## EXERCISE MATERIALS
▬▬▬▬▬▬

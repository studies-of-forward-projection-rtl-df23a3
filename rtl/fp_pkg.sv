// fp_pkg: geometry constants, number formats and shared types of the
// ray-driven forward projector.
//
// Geometry (all lengths in mm, equal to FOV pixels): a 512 x 512 field of view
// of 1 mm pixels centred on the origin, a point source 500 mm from the centre,
// a flat detector row of 1000 pixels of 1 mm whose centre is 500 mm from the
// FOV centre on the opposite side, and 1000 views spread over 0..pi. These
// numbers are the reference geometry of the projector; as in the original
// FPGA build they are fixed at elaboration and need a rebuild to change.
//
// Arithmetic: the phantom and sinogram are IEEE-754 single precision in
// external memory, as the reference design keeps them. Inside the datapath
// this implementation uses signed fixed point (FIX_W bits, FIX_F fractional,
// Q16.32 by default) instead of floating point cores; the converters
// f32_to_fix and fix_to_f32 sit at the memory boundary.
package fp_pkg;

  // ---------------- number format ----------------
  localparam int unsigned FIX_W = 48;   // total width
  localparam int unsigned FIX_F = 32;   // fractional bits
  typedef logic signed [FIX_W-1:0] fix_t;

  localparam fix_t FIX_ONE  = fix_t'(64'sd1 <<< FIX_F);
  localparam fix_t FIX_HALF = fix_t'(64'sd1 <<< (FIX_F-1));
  localparam fix_t FIX_MAX  = {1'b0, {(FIX_W-1){1'b1}}};
  localparam fix_t FIX_MIN  = {1'b1, {(FIX_W-1){1'b0}}};

  // integer (may be negative) to fixed point
  function automatic fix_t int2fix(input int signed v);
    return fix_t'(longint'(v) <<< FIX_F);
  endfunction

  // fixed-point product, truncated toward minus infinity
  function automatic fix_t fix_mul(input fix_t a, input fix_t b);
    logic signed [2*FIX_W-1:0] p;
    p = (2*FIX_W)'(a) * (2*FIX_W)'(b);
    return fix_t'(p >>> FIX_F);
  endfunction

  function automatic fix_t fix_abs(input fix_t a);
    return a[FIX_W-1] ? -a : a;
  endfunction

  // ---------------- geometry (defaults of the reference geometry) ----------------
  localparam int unsigned N_VIEWS   = 1000;  // source angles over 0..pi
  localparam int unsigned N_DET     = 1000;  // detector pixels per row
  localparam int unsigned FOV_N     = 512;   // FOV pixels per side
  localparam int signed   SRC_DIST  = 500;   // D_s, source to FOV centre
  localparam int signed   DET_DIST  = 500;   // D_d, detector row to FOV centre

  // pi in Q16.32: round(pi * 2^32)
  localparam fix_t FIX_PI      = fix_t'(48'sd13493037705);
  localparam fix_t FIX_HALF_PI = fix_t'(48'sd6746518852);

  // ---------------- ap_ctrl style operation states ----------------
  typedef enum logic [1:0] {OP_IDLE, OP_BUSY, OP_FIN, OP_DONE} op_state_e;

  // Source, detector start and detector step for one view (Sec. "coordinates")
  typedef struct packed {
    fix_t sx;   // source x
    fix_t sy;   // source y
    fix_t dx;   // detector start x
    fix_t dy;   // detector start y
    fix_t ddx;  // detector increment x
    fix_t ddy;  // detector increment y
  } coords_t;

  // Result of the orientation step for one detector pixel. Field order follows
  // the reference 160-bit record (ry | rx | centre y | centre x | flag word),
  // with every number widened to FIX_W bits.
  typedef struct packed {
    fix_t ry;        // source y - pixel centre y
    fix_t rx;        // source x - pixel centre x
    fix_t diy;       // detector pixel centre y
    fix_t dix;       // detector pixel centre x
    logic vertical;  // |ry| > |rx|
  } orient_t;

  // One stack entry: flattened phantom index (row * FOV_N + col) and weight
  localparam int unsigned IDX_W = $clog2(FOV_N*FOV_N);
  typedef struct packed {
    logic [IDX_W-1:0] idx;
    fix_t             weight;
  } stack_entry_t;

endpackage
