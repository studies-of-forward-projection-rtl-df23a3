// f32_to_fix: IEEE-754 single precision to signed fixed point (fix_t).
//
// A single-precision word is sign | 8-bit exponent (bias 127) | 23-bit
// mantissa with a hidden leading one, value = 1.m * 2^(e-127). The fixed-point
// value is the 24-bit significand shifted left by e - 127 - 23 + FIX_F (right
// when negative, truncating toward zero), then negated for a negative sign.
// Zero and subnormal inputs give 0; values beyond the fix_t range, infinities
// and NaNs saturate. Used where phantom samples leave external memory.
//
// Interface: purely combinational, f in, x out.
module f32_to_fix
  import fp_pkg::*;
(
  input  logic [31:0] f,
  output fix_t        x
);

  logic        sgn;
  logic [7:0]  ex;
  logic [23:0] sig;
  int signed   sh;
  logic [FIX_W-1:0] mag;

  assign sgn = f[31];
  assign ex  = f[30:23];
  assign sig = {1'b1, f[22:0]};
  assign sh  = int'(ex) - 127 - 23 + int'(FIX_F);

  always_comb begin
    mag = '0;
    if (ex == 8'd0) begin
      mag = '0;
    end else if (ex == 8'hFF || sh > int'(FIX_W) - 25) begin
      mag = FIX_W'(FIX_MAX);
    end else if (sh >= 0) begin
      mag = FIX_W'(sig) << sh;
    end else if (sh > -24) begin
      mag = FIX_W'(sig >> (-sh));
    end else begin
      mag = '0;
    end
    x = sgn ? -fix_t'(mag) : fix_t'(mag);
  end

endmodule
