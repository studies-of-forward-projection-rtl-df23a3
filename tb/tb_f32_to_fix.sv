// tb_f32_to_fix: checks the single-precision to fixed-point converter.
// Directed cases (the worked example 85.125 = 0x42AA4000, zero, a
// subnormal, a negative value, values that saturate, infinity) and random
// normal values whose expected fixed-point value is worked out in real
// arithmetic and truncated toward zero.
module tb_f32_to_fix;
  import fp_pkg::*;
  import tb_fp_pkg::*;

  logic [31:0] f;
  fix_t x;
  int checks = 0, failures = 0;

  f32_to_fix u_dut (.f(f), .x(x));

  task automatic expect_fix(input logic [31:0] fin, input fix_t want, input string what);
    f = fin;
    #1;
    checks++;
    if (x !== want) begin
      failures++;
      $display("FAIL: %s: f=%h got %0d want %0d", what, fin, x, want);
    end
  endtask

  initial begin
    expect_fix(32'h42AA4000, fix_t'(48'sd85 <<< 32) + fix_t'(48'sd1 <<< 29), "85.125");
    expect_fix(32'h00000000, '0, "zero");
    expect_fix(32'h80000000, '0, "negative zero");
    expect_fix(32'h00400000, '0, "subnormal");
    expect_fix(32'h3F800000, FIX_ONE, "one");
    expect_fix(32'hBF000000, -FIX_HALF, "minus one half");
    expect_fix(32'h3DCCCCCD, fix_t'(48'sd429496736), "0.1 (rounded single)");
    expect_fix(32'h47800000, FIX_MAX, "65536 saturates");
    expect_fix(32'hC7800000, -FIX_MAX, "-65536 saturates");
    expect_fix(32'h7F800000, FIX_MAX, "infinity saturates");
    expect_fix(32'h2F800000, fix_t'(1), "2^-32 is one step");
    expect_fix(32'h2F000000, '0, "2^-33 truncates to zero");
    for (int n = 0; n < 2000; n++) begin
      real r, sc;
      logic [31:0] w;
      longint want;
      sc = 2.0 ** ($urandom_range(30) - 20);
      r  = (real'($urandom) / 4294967296.0) * sc;
      if ($urandom_range(1)) r = -r;
      w  = r2f(r);
      // exact value of the single times 2^32, truncated toward zero
      r    = f2r(w) * 4294967296.0;
      want = (r < 0.0) ? -longint'($floor(-r)) : longint'($floor(r));
      expect_fix(w, fix_t'(want), "random");
    end
    $display("TB_RESULT checks=%0d failures=%0d", checks, failures);
    $finish;
  end

  initial begin
    #1000000;
    failures++;
    $display("FAIL: watchdog expired");
    $display("TB_RESULT checks=%0d failures=%0d", checks, failures);
    $finish;
  end

endmodule
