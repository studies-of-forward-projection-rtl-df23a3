// fix_to_f32: signed fixed point (fix_t) to IEEE-754 single precision.
//
// The magnitude is normalised on its leading one at bit p; the exponent is
// p - FIX_F + 127 and the 23 bits below the leading one form the mantissa,
// rounded to nearest with ties to even using a guard bit and a sticky OR of
// the rest. A rounding carry out of the mantissa bumps the exponent. Zero maps
// to +0. Every fix_t value is inside the single-precision range, so there is
// no overflow. Used where ray sums are stored as sinogram samples.
//
// Interface: purely combinational, x in, f out.
module fix_to_f32
  import fp_pkg::*;
(
  input  fix_t        x,
  output logic [31:0] f
);

  logic             sgn;
  logic [FIX_W-1:0] mag, norm;
  int unsigned      p;
  logic [23:0]      sig;      // hidden one + 23 mantissa bits
  logic             guard, sticky, round_up;
  logic [24:0]      sig_r;
  logic [7:0]       ex;

  always_comb begin
    sgn = x[FIX_W-1];
    mag = sgn ? FIX_W'(-x) : FIX_W'(x);
    p   = 0;
    for (int i = 0; i < int'(FIX_W); i++)
      if (mag[i]) p = i;
    // put the leading one at bit FIX_W-1
    norm     = mag << (FIX_W - 1 - p);
    sig      = norm[FIX_W-1 -: 24];
    guard    = norm[FIX_W-25];
    sticky   = |norm[FIX_W-26:0];
    round_up = guard && (sticky || sig[0]);
    sig_r    = {1'b0, sig} + 25'(round_up);
    ex       = 8'(int'(p) - int'(FIX_F) + 127);
    if (sig_r[24]) begin
      ex    = ex + 8'd1;
      sig_r = sig_r >> 1;
    end
    if (mag == '0) f = 32'h0;
    else           f = {sgn, ex, sig_r[22:0]};
  end

endmodule
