// tb_fix_to_f32: checks the fixed-point to single-precision converter.
// Directed cases (85.125 -> 0x42AA4000, zero, one, negative values, a value
// whose rounding carries into the exponent, the smallest and largest
// magnitudes) and random values of every magnitude, each compared with the
// double-precision value rounded to single precision (nearest, ties to even).
module tb_fix_to_f32;
  import fp_pkg::*;
  import tb_fp_pkg::*;

  fix_t x;
  logic [31:0] f;
  int checks = 0, failures = 0;

  fix_to_f32 u_dut (.x(x), .f(f));

  task automatic expect_f(input fix_t xin, input logic [31:0] want, input string what);
    x = xin;
    #1;
    checks++;
    if (f !== want) begin
      failures++;
      $display("FAIL: %s: x=%0d got %h want %h", what, xin, f, want);
    end
  endtask

  initial begin
    expect_f(fix_t'(48'sd85 <<< 32) + fix_t'(48'sd1 <<< 29), 32'h42AA4000, "85.125");
    expect_f('0, 32'h00000000, "zero");
    expect_f(FIX_ONE, 32'h3F800000, "one");
    expect_f(-FIX_HALF, 32'hBF000000, "minus one half");
    expect_f(fix_t'(1), 32'h2F800000, "one step");
    // 2^25 - 1 steps: 25 significant bits, rounds up to 2^25 steps
    expect_f(fix_t'((48'sd1 <<< 25) - 1), 32'h3C000000, "carry into exponent");
    expect_f(FIX_MAX, r2f(fix2r(FIX_MAX)), "largest");
    for (int n = 0; n < 5000; n++) begin
      fix_t v;
      int   sh;
      v  = fix_t'({$urandom, $urandom});
      sh = $urandom_range(46);
      v  = v >>> sh;
      expect_f(v, r2f(fix2r(v)), "random");
    end
    $display("TB_RESULT checks=%0d failures=%0d", checks, failures);
    $finish;
  end

  initial begin
    #1000000;
    failures++;
    $display("FAIL: watchdog expired");
    $display("TB_RESULT checks=%0d failures=%0d", checks, failures);
    $finish;
  end

endmodule
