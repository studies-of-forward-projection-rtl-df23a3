// fp_angle: count-to-angle step of the projector.
//
// Turns the integer view count k into the source/detector rotation angle
// theta = k * pi / N_VIEWS in radians, so that N_VIEWS views cover 0..pi.
// The angle step pi / N_VIEWS is a constant rounded to Q16.32 at elaboration,
// so the conversion is one constant multiplication; the error after 1000
// views is below 3e-7 rad.
//
// Interface: ap_ctrl handshake with a 32-bit unsigned count in and a Q16.32
// angle out, as in the reference module (which produced a single-precision
// float instead). Timing: ap_done/ap_ready are high in the cycle right after
// the edge that accepts ap_start (the reference floating-point core needed 9
// cycles);
// the angle holds until the next start.
module fp_angle
  import fp_pkg::*;
#(
  parameter int unsigned N_VIEWS_P = N_VIEWS
) (
  input  logic        ap_clk,
  input  logic        ap_rst_n,
  input  logic        ap_start,
  output logic        ap_done,
  output logic        ap_idle,
  output logic        ap_ready,
  input  logic [31:0] count,
  output fix_t        angle
);

  localparam fix_t STEP = fix_t'((64'(FIX_PI) + 64'(N_VIEWS_P / 2)) / 64'(N_VIEWS_P));

  op_state_e state;

  always_ff @(posedge ap_clk) begin
    if (!ap_rst_n) begin
      state <= OP_IDLE;
      angle <= '0;
    end else begin
      unique case (state)
        OP_IDLE: if (ap_start) begin
          angle <= fix_t'($signed({1'b0, count}) * STEP);
          state <= OP_DONE;
        end
        OP_DONE: state <= OP_IDLE;
        default: state <= OP_IDLE;
      endcase
    end
  end

  assign ap_done  = (state == OP_DONE);
  assign ap_ready = (state == OP_DONE);
  assign ap_idle  = (state == OP_IDLE);

endmodule
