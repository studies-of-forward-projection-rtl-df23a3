// tb_fp_angle: checks the count-to-angle unit at the full 1000 views.
// Every count 0..999 must give k*pi/1000 within 1e-6 rad, one cycle after
// ap_start is accepted, with a single-cycle ap_done/ap_ready pulse.
module tb_fp_angle;
  import fp_pkg::*;
  import tb_fp_pkg::*;

  logic clk = 1'b0, rst_n = 1'b0;
  always #5 clk = ~clk;

  logic ap_start, ap_done, ap_idle, ap_ready;
  logic [31:0] count;
  fix_t angle;
  int checks = 0, failures = 0;

  fp_angle u_dut (.ap_clk(clk), .ap_rst_n(rst_n), .ap_start, .ap_done, .ap_idle,
                  .ap_ready, .count, .angle);

  task automatic check(input logic ok, input string what);
    checks++;
    if (!ok) begin
      failures++;
      if (failures < 20) $display("FAIL: %s", what);
    end
  endtask

  initial begin
    ap_start = 1'b0;
    count    = '0;
    repeat (3) @(posedge clk);
    rst_n <= 1'b1;
    @(posedge clk);
    #1;
    check(ap_idle, "idle after reset");
    for (int k = 0; k < int'(N_VIEWS); k++) begin
      real e;
      count    <= 32'(k);
      ap_start <= 1'b1;
      @(posedge clk);
      #1;
      check(ap_done && ap_ready && !ap_idle, "done one cycle after start");
      e = fix2r(angle) - real'(k) * PI / real'(N_VIEWS);
      check(e < 1e-6 && e > -1e-6, $sformatf("count %0d: angle %.9f", k, fix2r(angle)));
      ap_start <= 1'b0;
      @(posedge clk);
      #1;
      check(!ap_done && ap_idle, "single-cycle done");
    end
    $display("TB_RESULT checks=%0d failures=%0d", checks, failures);
    $finish;
  end

  initial begin
    repeat (100000) @(posedge clk);
    failures++;
    $display("FAIL: watchdog expired");
    $display("TB_RESULT checks=%0d failures=%0d", checks, failures);
    $finish;
  end

endmodule
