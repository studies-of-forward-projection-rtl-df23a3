// fp_cordic: iterative CORDIC that returns cos(theta) and sin(theta).
//
// Rotation-mode CORDIC: the vector (K, 0) is rotated by +/- atan(2^-i) in
// iteration i, choosing the direction that drives the residual angle z to
// zero, so that each step is a shift and an add:
//   x' = x -/+ (y >>> i),  y' = y +/- (x >>> i),  z' = z -/+ atan(2^-i).
// K = prod 1/sqrt(1 + 2^-2i) pre-compensates the CORDIC gain. Rotation mode
// only converges for |theta| < ~1.74 rad, so an angle above pi/2 is first
// reduced by pi/2 and the result rotated back by a quarter turn
// (cos t = -sin(t - pi/2), sin t = cos(t - pi/2)); this covers the 0..pi
// range the projector uses.
//
// The arctangent constants for i >= 11 equal 2^(32-i) in Q16.32 to within
// rounding, so only the first eleven are tabulated.
//
// Interface: ap_ctrl handshake (ap_start sampled while idle; ap_done and
// ap_ready pulse together for one cycle when cos_o/sin_o are valid; the
// outputs hold until the next start). theta in Q16.32 radians, 0..pi.
// Timing: ap_done rises ITER + 1 clock edges after the edge that accepts
// ap_start; the master drops ap_start on the ap_done/ap_ready pulse.
// The iteration count is this implementation's choice (the reference build
// used a vendor CORDIC core whose iteration count is internal to it).
module fp_cordic
  import fp_pkg::*;
#(
  parameter int unsigned ITER = 32
) (
  input  logic ap_clk,
  input  logic ap_rst_n,
  input  logic ap_start,
  output logic ap_done,
  output logic ap_idle,
  output logic ap_ready,
  input  fix_t theta,
  output fix_t cos_o,
  output fix_t sin_o
);

  // K = 0.607252935 in Q16.32
  localparam fix_t CORDIC_K = fix_t'(48'sd2608131496);

  function automatic fix_t atan_tab(input int unsigned i);
    case (i)
      0:  return fix_t'(48'sd3373259426);
      1:  return fix_t'(48'sd1991351318);
      2:  return fix_t'(48'sd1052175346);
      3:  return fix_t'(48'sd534100635);
      4:  return fix_t'(48'sd268086748);
      5:  return fix_t'(48'sd134174063);
      6:  return fix_t'(48'sd67103403);
      7:  return fix_t'(48'sd33553749);
      8:  return fix_t'(48'sd16777131);
      9:  return fix_t'(48'sd8388597);
      10: return fix_t'(48'sd4194303);
      default: return (i > 32) ? '0 : fix_t'(64'sd1 <<< (32 - i));
    endcase
  endfunction

  op_state_e state;
  fix_t x, y, z;
  logic quad;                        // angle was reduced by pi/2
  logic [$clog2(ITER+1)-1:0] iter;

  always_ff @(posedge ap_clk) begin
    if (!ap_rst_n) begin
      state <= OP_IDLE;
      x <= '0; y <= '0; z <= '0; quad <= 1'b0; iter <= '0;
      cos_o <= '0; sin_o <= '0;
    end else begin
      unique case (state)
        OP_IDLE: if (ap_start) begin
          quad  <= (theta > FIX_HALF_PI);
          z     <= (theta > FIX_HALF_PI) ? theta - FIX_HALF_PI : theta;
          x     <= CORDIC_K;
          y     <= '0;
          iter  <= '0;
          state <= OP_BUSY;
        end
        OP_BUSY: begin
          if (!z[FIX_W-1]) begin
            x <= x - (y >>> iter);
            y <= y + (x >>> iter);
            z <= z - atan_tab(32'(iter));
          end else begin
            x <= x + (y >>> iter);
            y <= y - (x >>> iter);
            z <= z + atan_tab(32'(iter));
          end
          iter <= iter + 1'b1;
          if (32'(iter) == ITER - 1) state <= OP_FIN;
        end
        OP_FIN: begin
          cos_o <= quad ? -y : x;
          sin_o <= quad ?  x : y;
          state <= OP_DONE;
        end
        OP_DONE: state <= OP_IDLE;
        default: state <= OP_IDLE;
      endcase
    end
  end

  assign ap_done  = (state == OP_DONE);
  assign ap_ready = (state == OP_DONE);
  assign ap_idle  = (state == OP_IDLE);

endmodule
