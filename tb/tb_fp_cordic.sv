// tb_fp_cordic: checks the CORDIC sine/cosine unit.
// Directed angles (0, pi/6, pi/3 as in the classic cos 60 / sin 60 example,
// pi/2, 2pi/3, pi) and random angles over 0..pi are compared with $cos/$sin
// to within 1e-8; the latency from accepted ap_start to ap_done must be
// ITER + 1 = 33 clock edges after the accepting edge, ap_done must last one cycle and ap_idle must be low
// while busy.
module tb_fp_cordic;
  import fp_pkg::*;
  import tb_fp_pkg::*;

  logic clk = 1'b0, rst_n = 1'b0;
  always #5 clk = ~clk;

  logic ap_start, ap_done, ap_idle, ap_ready;
  fix_t theta, cos_o, sin_o;
  int checks = 0, failures = 0;

  fp_cordic u_dut (.ap_clk(clk), .ap_rst_n(rst_n), .ap_start, .ap_done, .ap_idle,
                   .ap_ready, .theta, .cos_o, .sin_o);

  task automatic check(input logic ok, input string what);
    checks++;
    if (!ok) begin
      failures++;
      if (failures < 20) $display("FAIL: %s", what);
    end
  endtask

  task automatic run(input real th);
    int lat;
    real ec, es;
    theta    <= r2fix(th);
    ap_start <= 1'b1;
    @(posedge clk);               // accepted here
    lat = 0;
    #1;
    check(!ap_idle, "ap_idle low while busy");
    while (!ap_done) begin
      @(posedge clk);
      #1;
      lat++;
    end
    ap_start <= 1'b0;
    check(lat == 33, $sformatf("latency %0d, expected 33", lat));
    check(ap_ready, "ap_ready with ap_done");
    ec = fix2r(cos_o) - $cos(th);
    es = fix2r(sin_o) - $sin(th);
    check(ec < 1e-8 && ec > -1e-8, $sformatf("cos(%f): got %.10f", th, fix2r(cos_o)));
    check(es < 1e-8 && es > -1e-8, $sformatf("sin(%f): got %.10f", th, fix2r(sin_o)));
    @(posedge clk);
    #1;
    check(!ap_done && ap_idle, "single-cycle ap_done, then idle");
  endtask

  initial begin
    ap_start = 1'b0;
    theta    = '0;
    repeat (3) @(posedge clk);
    rst_n <= 1'b1;
    @(posedge clk);
    run(0.0);
    run(PI / 6.0);
    run(PI / 3.0);
    run(PI / 2.0);
    run(2.0 * PI / 3.0);
    run(PI);
    for (int n = 0; n < 300; n++) run(PI * real'($urandom) / 4294967296.0);
    $display("TB_RESULT checks=%0d failures=%0d", checks, failures);
    $finish;
  end

  initial begin
    repeat (100000) @(posedge clk);
    failures++;
    $display("FAIL: watchdog expired");
    $display("TB_RESULT checks=%0d failures=%0d", checks, failures);
    $finish;
  end

endmodule
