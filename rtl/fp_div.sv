// fp_div: sequential signed fixed-point divider, q = a / b.
//
// Restoring radix-2 division of |a| * 2^FIX_F by |b|, one quotient bit per
// cycle, followed by the sign correction. A quotient beyond the fix_t range,
// including division by zero, saturates to the largest magnitude of the
// right sign. The quotient is truncated toward zero.
//
// Interface: start (one-cycle pulse, accepted when not busy), a and b sampled
// with it; done pulses for one cycle when q is valid, q holds until the next
// start. Timing: done FIX_W + FIX_F + 1 cycles after start.
module fp_div
  import fp_pkg::*;
(
  input  logic clk,
  input  logic rst_n,
  input  logic start,
  input  fix_t a,
  input  fix_t b,
  output logic busy,
  output logic done,
  output fix_t q
);

  localparam int unsigned NW = FIX_W + FIX_F;   // dividend / quotient width

  logic [NW-1:0]    num;      // shifts out dividend bits, shifts in quotient bits
  logic [FIX_W:0]   rem;
  logic [FIX_W-1:0] den;
  logic             neg;
  logic [$clog2(NW+1)-1:0] cnt;

  logic [FIX_W:0] rem_sh;
  assign rem_sh = {rem[FIX_W-1:0], num[NW-1]};

  logic [NW-1:0] qmag;
  assign qmag = num;

  always_ff @(posedge clk) begin
    if (!rst_n) begin
      busy <= 1'b0; done <= 1'b0; q <= '0;
      num <= '0; rem <= '0; den <= '0; neg <= 1'b0; cnt <= '0;
    end else begin
      done <= 1'b0;
      if (start && !busy) begin
        num  <= NW'(fix_abs(a)) << FIX_F;
        den  <= fix_abs(b);
        rem  <= '0;
        neg  <= a[FIX_W-1] ^ b[FIX_W-1];
        cnt  <= '0;
        busy <= 1'b1;
      end else if (busy) begin
        if (32'(cnt) < NW) begin
          if (rem_sh >= {1'b0, den}) begin
            rem <= rem_sh - {1'b0, den};
            num <= {num[NW-2:0], 1'b1};
          end else begin
            rem <= rem_sh;
            num <= {num[NW-2:0], 1'b0};
          end
          cnt <= cnt + 1'b1;
        end else begin
          busy <= 1'b0;
          done <= 1'b1;
          if (den == '0 || qmag > NW'(FIX_MAX))
            q <= neg ? -FIX_MAX : FIX_MAX;
          else
            q <= neg ? -fix_t'(qmag) : fix_t'(qmag);
        end
      end
    end
  end

endmodule
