// fp_orient: coordinate-to-orientation step of the projector.
//
// For detector pixel i of the current view it computes the pixel centre
//   Dix = Dx + (i + 0.5)*dDx,   Diy = Dy + (i + 0.5)*dDy,
// the displacement from that centre to the source
//   Rx = Sx - Dix,              Ry = Sy - Diy,
// and classifies the ray as vertical when |Ry| > |Rx| (otherwise horizontal).
// (i + 0.5)*d is formed as ((2i + 1)*d) >>> 1, so it is exact. The absolute
// values only clear the sign, as the reference does on IEEE-754 values.
//
// Interface: ap_ctrl handshake; coords (one view) and the detector index in,
// an orient_t record out (ry, rx, centre y, centre x, vertical flag: the
// field order of the reference 160-bit result word), valid from ap_done
// until the next start. Timing: ap_done rises one clock edge after the edge
// that accepts ap_start (the reference floating-point module needed 26 cycles).
module fp_orient
  import fp_pkg::*;
#(
  parameter int unsigned N_DET_P = N_DET
) (
  input  logic                       ap_clk,
  input  logic                       ap_rst_n,
  input  logic                       ap_start,
  output logic                       ap_done,
  output logic                       ap_idle,
  output logic                       ap_ready,
  input  coords_t                    coords,
  input  logic [$clog2(N_DET_P)-1:0] det_idx,
  output orient_t                    orient
);

  typedef enum logic [1:0] {S_IDLE, S_DISP, S_DONE} state_e;
  state_e state;

  fix_t dix, diy;
  fix_t rx_n, ry_n;
  logic signed [31:0] twoi1;

  assign twoi1 = 32'(2 * det_idx + 1);
  assign rx_n  = coords.sx - dix;
  assign ry_n  = coords.sy - diy;

  always_ff @(posedge ap_clk) begin
    if (!ap_rst_n) begin
      state  <= S_IDLE;
      dix    <= '0;
      diy    <= '0;
      orient <= '0;
    end else begin
      unique case (state)
        S_IDLE: if (ap_start) begin
          dix   <= coords.dx + fix_t'((64'(twoi1) * 64'(coords.ddx)) >>> 1);
          diy   <= coords.dy + fix_t'((64'(twoi1) * 64'(coords.ddy)) >>> 1);
          state <= S_DISP;
        end
        S_DISP: begin
          orient.dix      <= dix;
          orient.diy      <= diy;
          orient.rx       <= rx_n;
          orient.ry       <= ry_n;
          orient.vertical <= fix_abs(ry_n) > fix_abs(rx_n);
          state           <= S_DONE;
        end
        S_DONE: state <= S_IDLE;
        default: state <= S_IDLE;
      endcase
    end
  end

  assign ap_done  = (state == S_DONE);
  assign ap_ready = (state == S_DONE);
  assign ap_idle  = (state == S_IDLE);

endmodule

▬▬▬▬▬▬

## WHAT IS BEING ASKED
Return each full line of the entries that contains the word "build".

## YOUR RESPONSE
// FPGA build they are fixed at elaboration and need a rebuild to change.
// The iteration count is this implementation's choice (the reference build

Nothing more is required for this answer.